Перлович сунул ему что-то и выпустил ворот рубашки, за который во время разговора придерживал сартенка, тот подрал по дороге, кувыркаясь по временам через голову и засунув за щеку полученную мелочь.

– Они его там накроют теперь, – думал Перлович.

– Тюра спать будет? – спрашивал его Шарип, когда Перлович шел обратно садом.

– В шесть часов утра…

– Что тюра говорит?

– Чем все это кончится?.. Господи!..

Изумленно глядел Шарип на Перловича, странно ему казалось, – с кем разговаривает тюра? И зачем это он так руками делает?..

– Когда взойдет солнце, чуть только вон там над стеною покажется, – говорил Перлович, теперь уже глядя в упор на своего слугу, – лошадь чтобы была готова, слышишь?

– А теперь Шарип спать пойдет?

– Ступай.

Через минуту Перлович, загасив фонарь, висевший над столом, лег на свою кровать и закрыл глаза. Прошло часа два не то сна, не то какого-то томительного забытья, в котором больная фантазия смешивалась с действительностью; посторонние звуки, храп Шарипа, шелест насекомых, падение на землю переспелых плодов и тихое пение погасавшего самовара ясно и отчетливо поражали слух, только значение этих звуков изменялось и они принимали фантастическое участие в болезненных грезах спавшего. Яркий свет озарил сперва вершины деревьев, потом зубчатую вершину стен, лег полосою на плоской крыше и светлым лучом проник во внутренность сакли. Перлович проснулся.

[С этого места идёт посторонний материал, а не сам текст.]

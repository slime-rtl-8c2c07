// Testbench for bass_boost_pedal. Three kinds of check:
//  * every output equals the direct-form convolution of the bench's own input
//    history with the 127 low-pass taps (>>> 14, saturated);
//  * the latency is 127 clocks;
//  * the response is a low-pass: a constant input comes out at its own level
//    (within 1%) and an alternating +-A input (half the sample rate) comes out
//    below A/100.
module tb_bass_boost_pedal;
  import slime_pkg::*;
  logic clk = 0, rst = 1, valid_in = 0, valid_out;
  stereo_t din = '0, dout;
  int checks = 0, failures = 0;
  localparam coef_tab_t H = lowpass_taps(500.0);
  sample_t hl [$], hr [$];

  bass_boost_pedal dut (.clk, .rst, .valid_in, .audio_in(din), .audio_out(dout), .valid_out);

  always #5 clk = ~clk;
  initial begin
    repeat (500000) @(posedge clk);
    failures++;
    $display("watchdog expired");
    $display("TB_RESULT checks=%0d failures=%0d", checks, failures);
    $finish;
  end

  function automatic sample_t conv(ref sample_t h [$]);
    longint acc = 0;
    int n = h.size() - 1;
    for (int i = 0; i < FIR_TAPS; i++)
      if (n - i >= 0) acc += longint'(H[i]) * longint'(h[n-i]);
    acc = acc >>> COEF_FRAC;
    if (acc > 8388607) acc = 8388607;
    if (acc < -8388608) acc = -8388608;
    return sample_t'(acc);
  endfunction

  task automatic send(input sample_t l, input sample_t r, output int lat);
    din.l = l; din.r = r;
    hl.push_back(l); hr.push_back(r);
    @(posedge clk); valid_in <= 1;
    @(posedge clk); valid_in <= 0;
    lat = 0;
    while (!valid_out) begin @(posedge clk); lat++; end
    checks += 2;
    if (dout.l !== conv(hl) || dout.r !== conv(hr)) begin
      failures++;
      if (failures < 10) $display("FAIL n=%0d got %0d/%0d exp %0d/%0d", hl.size(), dout.l, dout.r, conv(hl), conv(hr));
    end
    // lat counts edges after the one that samples valid_in, and the bench
    // sees a registered output one edge late: 127-clock latency reads 128.
    if (lat != FIR_TAPS + 1) begin failures++; $display("FAIL latency %0d", lat); end
  endtask

  initial begin
    int lat;
    repeat (3) @(posedge clk);
    rst <= 0;
    for (int k = 0; k < 300; k++)
      send(sample_t'($urandom), sample_t'($urandom_range(0, 2000) - 1000), lat);
    for (int k = 0; k < 130; k++) send(24'sd1000000, -24'sd1000000, lat);
    checks++;
    if (dout.l < 990000 || dout.l > 1010000 || dout.r > -990000) begin
      failures++; $display("FAIL DC gain: %0d %0d", int'(dout.l), int'(dout.r));
    end
    for (int k = 0; k < 130; k++)
      send((k % 2 != 0) ? 24'sd1000000 : -24'sd1000000, 24'sd0, lat);
    checks++;
    if (dout.l > 10000 || dout.l < -10000) begin
      failures++; $display("FAIL Nyquist attenuation: %0d", dout.l);
    end
    $display("TB_RESULT checks=%0d failures=%0d", checks, failures);
    $finish;
  end
endmodule
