// delay_pedal: stereo echo effect. The output is the input plus three earlier
// samples, delayed by D, 2D and 3D samples and attenuated by 1/2, 1/4 and 1/8
// (arithmetic right shifts of 1, 2 and 3 bits).
//
// How it works: each channel has a circular sample memory (delay_ram, read
// latency 2). On valid_in the stereo input is latched and a 13-cycle sequence
// runs, three cycles per memory access, as the document describes:
//   cycles 0-2  write the new sample at the write pointer
//   cycles 3-5  read pointer-D,   take it >>>1
//   cycles 6-8  read pointer-2D,  take it >>>2
//   cycles 9-11 read pointer-3D,  take it >>>3
//   cycle  12   add the three echoes to the input, advance the pointer
// valid_out pulses one cycle later, 13 cycles after valid_in.
// D = DELAY_BASE + mag_in * DELAY_STEP samples. The factor 20 is the
// document's; the 2000-sample base is taken from its published source. The
// sum saturates to 24 bits, which is this design's choice.
module delay_pedal
  import slime_pkg::*;
#(
  parameter int DEPTH      = 65536,
  parameter int DELAY_BASE = 2000,
  parameter int DELAY_STEP = 20,
  localparam int AW        = $clog2(DEPTH)
) (
  input  logic    clk,
  input  logic    rst,
  input  logic    valid_in,
  input  mag_t    mag_in,
  input  stereo_t audio_in,
  output stereo_t audio_out,
  output logic    valid_out
);
  localparam int LAST = 12;

  logic [AW-1:0] wr_ptr, addr, d1, d2, d3;
  logic [3:0]    phase;
  logic          busy, we;
  stereo_t       x;
  sample_t       rd [2];
  sample_t       e1 [2], e2 [2], e3 [2];

  assign d1 = AW'(DELAY_BASE + int'(mag_in) * DELAY_STEP);
  assign d2 = AW'(2 * (DELAY_BASE + int'(mag_in) * DELAY_STEP));
  assign d3 = AW'(3 * (DELAY_BASE + int'(mag_in) * DELAY_STEP));

  always_comb begin
    we = busy && phase <= 4'd2;
    if (phase <= 4'd2)      addr = wr_ptr;
    else if (phase <= 4'd5) addr = wr_ptr - d1;
    else if (phase <= 4'd8) addr = wr_ptr - d2;
    else                    addr = wr_ptr - d3;
  end

  delay_ram #(.WIDTH(SAMPLE_W), .DEPTH(DEPTH)) ram_l (
    .clk, .addr, .we, .din(x.l), .dout(rd[0]));
  delay_ram #(.WIDTH(SAMPLE_W), .DEPTH(DEPTH)) ram_r (
    .clk, .addr, .we, .din(x.r), .dout(rd[1]));

  always_ff @(posedge clk) begin
    if (rst) begin
      busy      <= 1'b0;
      phase     <= '0;
      wr_ptr    <= '0;
      valid_out <= 1'b0;
      audio_out <= '0;
      x         <= '0;
    end else begin
      valid_out <= 1'b0;
      if (!busy) begin
        if (valid_in) begin
          x     <= audio_in;
          busy  <= 1'b1;
          phase <= '0;
        end
      end else begin
        phase <= phase + 1'b1;
        for (int c = 0; c < 2; c++) begin
          if (phase == 4'd5)  e1[c] <= rd[c] >>> 1;
          if (phase == 4'd8)  e2[c] <= rd[c] >>> 2;
          if (phase == 4'd11) e3[c] <= rd[c] >>> 3;
        end
        if (phase == 4'(LAST)) begin
          audio_out.l <= sat_sample(64'(x.l) + 64'(e1[0]) + 64'(e2[0]) + 64'(e3[0]));
          audio_out.r <= sat_sample(64'(x.r) + 64'(e1[1]) + 64'(e2[1]) + 64'(e3[1]));
          valid_out   <= 1'b1;
          wr_ptr      <= wr_ptr + 1'b1;
          busy        <= 1'b0;
        end
      end
    end
  end
endmodule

Часы показывали пять. Пора было ехать. Шарип за стеною шаркал скребницей, отскабливая от шерсти чалого присохшую грязь.

– Куда это он так рано? – рассуждал Шарип, придерживая стремя, пока Перлович садился.

– Нагайку подай! Собаку держи, чтобы за мной не убежала.

Шарип прихватил за ошейник желтого сеттера, который начал визжать и рваться: он привык всегда сопутствовать своему господину и огрызался на удерживающего, пытаясь куснуть его за руку. Перлович поехал шибкою рысью.

Бойко бежал чалый и скоро донес Перловича до триумфальной арки. Здесь всадник повернул влево и поехал шагом. Он набирался стороною, словно не хотел, чтобы его видели, и скоро выбрался на пустыри, лежавшие близ узкого переулка.

Здесь он остановился и слез с лошади. Большие груды кирпича и разного мусора совершенно закрывали его со стороны проезжей улицы, а сзади тянулись кусты, еще не вырубленные для очистки места. Перлович привязал чалого и осторожно пошел пешком, направляясь к стене, за которою чернели две закопченные печные трубы. Он отыскал сквозную трещину, приставил к ней свой глаз и увидел внутренность небольшого двора, в котором, под навесом, стоял на привязи совсем оседланный дамским седлом хмуровский Бельчик.

Не более как через пять минут после того, как Перлович устроился в своей обсерватории, входная дверь дома дрогнула, звонко щелкнул запертый из-внутри замок, и на пороге показалась Марфа Васильевна, немного заспанная, натирая одною рукою глаза и придерживая другою не совсем аккуратно надетую длинную черную юбку. Выйдя на двор, она поправилась и привела в порядок свой туалет, нисколько не подозревая, что за нею наблюдают два нескромных глаза. Опытным взглядом она окинула седловку, растолкала спавшего под яслями татарина и, с его помощью, взобралась на седло. Хрипло загудела половинка ворот, пропуская наездницу; протяжно зевнул татарин, снова свертываясь клубком, на своем прежнем месте.